**What the task requires:** Copy out each line of the entries where the word "single" is present.

**Task data:**
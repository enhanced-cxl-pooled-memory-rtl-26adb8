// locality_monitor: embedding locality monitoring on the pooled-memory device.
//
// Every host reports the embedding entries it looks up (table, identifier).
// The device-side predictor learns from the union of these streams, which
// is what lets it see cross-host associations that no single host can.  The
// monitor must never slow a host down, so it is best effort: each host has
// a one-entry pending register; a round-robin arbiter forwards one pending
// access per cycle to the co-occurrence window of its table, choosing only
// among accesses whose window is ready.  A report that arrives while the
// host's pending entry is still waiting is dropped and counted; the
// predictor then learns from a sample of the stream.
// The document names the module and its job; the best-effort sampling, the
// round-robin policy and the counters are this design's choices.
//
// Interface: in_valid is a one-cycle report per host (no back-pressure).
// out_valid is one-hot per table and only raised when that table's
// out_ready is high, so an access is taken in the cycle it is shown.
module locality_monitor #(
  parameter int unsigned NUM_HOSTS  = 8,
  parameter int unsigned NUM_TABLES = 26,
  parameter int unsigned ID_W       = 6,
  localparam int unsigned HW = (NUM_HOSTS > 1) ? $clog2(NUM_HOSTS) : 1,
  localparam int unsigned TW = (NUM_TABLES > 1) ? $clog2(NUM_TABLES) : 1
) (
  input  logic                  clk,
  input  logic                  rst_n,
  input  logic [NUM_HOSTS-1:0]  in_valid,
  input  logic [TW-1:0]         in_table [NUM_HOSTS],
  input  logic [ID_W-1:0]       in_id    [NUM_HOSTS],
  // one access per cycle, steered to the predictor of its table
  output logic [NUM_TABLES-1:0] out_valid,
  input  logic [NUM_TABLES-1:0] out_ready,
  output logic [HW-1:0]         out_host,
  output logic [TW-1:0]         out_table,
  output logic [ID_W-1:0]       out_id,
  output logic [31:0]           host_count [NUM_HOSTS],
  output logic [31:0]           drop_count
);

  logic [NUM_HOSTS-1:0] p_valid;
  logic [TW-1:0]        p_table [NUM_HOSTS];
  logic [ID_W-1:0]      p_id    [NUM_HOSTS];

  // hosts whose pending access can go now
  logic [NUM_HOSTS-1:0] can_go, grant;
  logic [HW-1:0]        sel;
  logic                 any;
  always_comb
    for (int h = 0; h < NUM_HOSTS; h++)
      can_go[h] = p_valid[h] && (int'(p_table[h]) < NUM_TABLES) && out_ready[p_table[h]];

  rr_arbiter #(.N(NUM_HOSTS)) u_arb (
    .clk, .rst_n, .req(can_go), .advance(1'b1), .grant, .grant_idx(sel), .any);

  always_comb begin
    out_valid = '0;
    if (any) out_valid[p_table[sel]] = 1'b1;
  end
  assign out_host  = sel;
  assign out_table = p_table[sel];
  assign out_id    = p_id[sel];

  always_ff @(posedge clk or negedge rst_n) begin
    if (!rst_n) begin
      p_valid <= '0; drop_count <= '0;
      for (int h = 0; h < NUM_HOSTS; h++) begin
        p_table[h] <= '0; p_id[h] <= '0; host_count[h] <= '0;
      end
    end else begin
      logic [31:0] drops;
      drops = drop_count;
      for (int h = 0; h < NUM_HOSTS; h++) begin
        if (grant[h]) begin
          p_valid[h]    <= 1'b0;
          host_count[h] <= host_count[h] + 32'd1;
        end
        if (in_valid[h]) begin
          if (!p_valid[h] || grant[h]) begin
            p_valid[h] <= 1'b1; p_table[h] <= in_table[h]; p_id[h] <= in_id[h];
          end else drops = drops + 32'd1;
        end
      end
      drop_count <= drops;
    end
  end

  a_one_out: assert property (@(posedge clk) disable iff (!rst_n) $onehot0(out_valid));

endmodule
* * *
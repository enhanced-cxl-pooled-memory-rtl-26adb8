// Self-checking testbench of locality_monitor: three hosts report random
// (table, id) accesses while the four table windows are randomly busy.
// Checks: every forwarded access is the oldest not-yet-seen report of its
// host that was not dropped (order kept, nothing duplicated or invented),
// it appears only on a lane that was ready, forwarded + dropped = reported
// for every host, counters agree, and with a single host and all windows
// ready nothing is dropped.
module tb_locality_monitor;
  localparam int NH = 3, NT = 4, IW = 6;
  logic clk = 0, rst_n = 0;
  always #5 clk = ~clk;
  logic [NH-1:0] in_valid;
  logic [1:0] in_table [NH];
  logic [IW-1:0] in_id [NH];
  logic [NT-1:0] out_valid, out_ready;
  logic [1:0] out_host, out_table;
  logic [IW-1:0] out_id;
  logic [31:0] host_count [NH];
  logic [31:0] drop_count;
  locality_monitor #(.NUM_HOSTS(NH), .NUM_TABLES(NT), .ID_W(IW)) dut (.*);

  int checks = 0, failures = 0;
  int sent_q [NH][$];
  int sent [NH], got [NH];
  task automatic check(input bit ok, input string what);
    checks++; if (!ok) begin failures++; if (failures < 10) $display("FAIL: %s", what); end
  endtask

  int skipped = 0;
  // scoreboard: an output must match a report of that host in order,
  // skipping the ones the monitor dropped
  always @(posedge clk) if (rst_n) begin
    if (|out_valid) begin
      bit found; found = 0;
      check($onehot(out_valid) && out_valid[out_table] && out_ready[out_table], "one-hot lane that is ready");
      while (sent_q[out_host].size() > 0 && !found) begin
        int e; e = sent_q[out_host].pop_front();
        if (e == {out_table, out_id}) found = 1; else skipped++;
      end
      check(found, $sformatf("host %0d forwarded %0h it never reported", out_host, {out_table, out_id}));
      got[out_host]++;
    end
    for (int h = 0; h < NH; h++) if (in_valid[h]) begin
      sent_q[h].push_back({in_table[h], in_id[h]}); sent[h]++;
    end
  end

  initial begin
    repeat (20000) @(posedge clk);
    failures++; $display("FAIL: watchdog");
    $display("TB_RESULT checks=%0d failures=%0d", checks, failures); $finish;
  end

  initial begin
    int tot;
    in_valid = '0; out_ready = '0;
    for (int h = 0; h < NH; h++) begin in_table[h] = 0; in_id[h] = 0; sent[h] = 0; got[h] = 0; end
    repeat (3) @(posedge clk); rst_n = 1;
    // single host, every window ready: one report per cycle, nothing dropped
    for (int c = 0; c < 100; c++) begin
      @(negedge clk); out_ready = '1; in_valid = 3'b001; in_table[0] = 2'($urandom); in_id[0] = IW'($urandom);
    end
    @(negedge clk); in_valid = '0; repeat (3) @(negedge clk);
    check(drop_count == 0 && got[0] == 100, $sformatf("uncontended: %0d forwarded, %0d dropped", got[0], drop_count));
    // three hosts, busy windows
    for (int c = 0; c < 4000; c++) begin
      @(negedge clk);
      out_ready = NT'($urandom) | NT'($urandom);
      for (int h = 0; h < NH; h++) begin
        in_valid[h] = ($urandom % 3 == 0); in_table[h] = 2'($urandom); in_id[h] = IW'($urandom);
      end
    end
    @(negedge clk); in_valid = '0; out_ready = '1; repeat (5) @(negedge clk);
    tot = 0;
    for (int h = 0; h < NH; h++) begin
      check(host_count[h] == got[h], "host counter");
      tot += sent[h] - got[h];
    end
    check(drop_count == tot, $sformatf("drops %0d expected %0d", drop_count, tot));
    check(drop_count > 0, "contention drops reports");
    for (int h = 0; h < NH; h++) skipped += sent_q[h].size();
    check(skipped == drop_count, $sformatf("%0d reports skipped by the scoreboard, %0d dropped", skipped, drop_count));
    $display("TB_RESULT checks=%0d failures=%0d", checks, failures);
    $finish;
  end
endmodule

**Exercise result:**
// is what lets it see cross-host associations that no single host can.  The
// for every host, counters agree, and with a single host and all windows
    // single host, every window ready: one report per cycle, nothing dropped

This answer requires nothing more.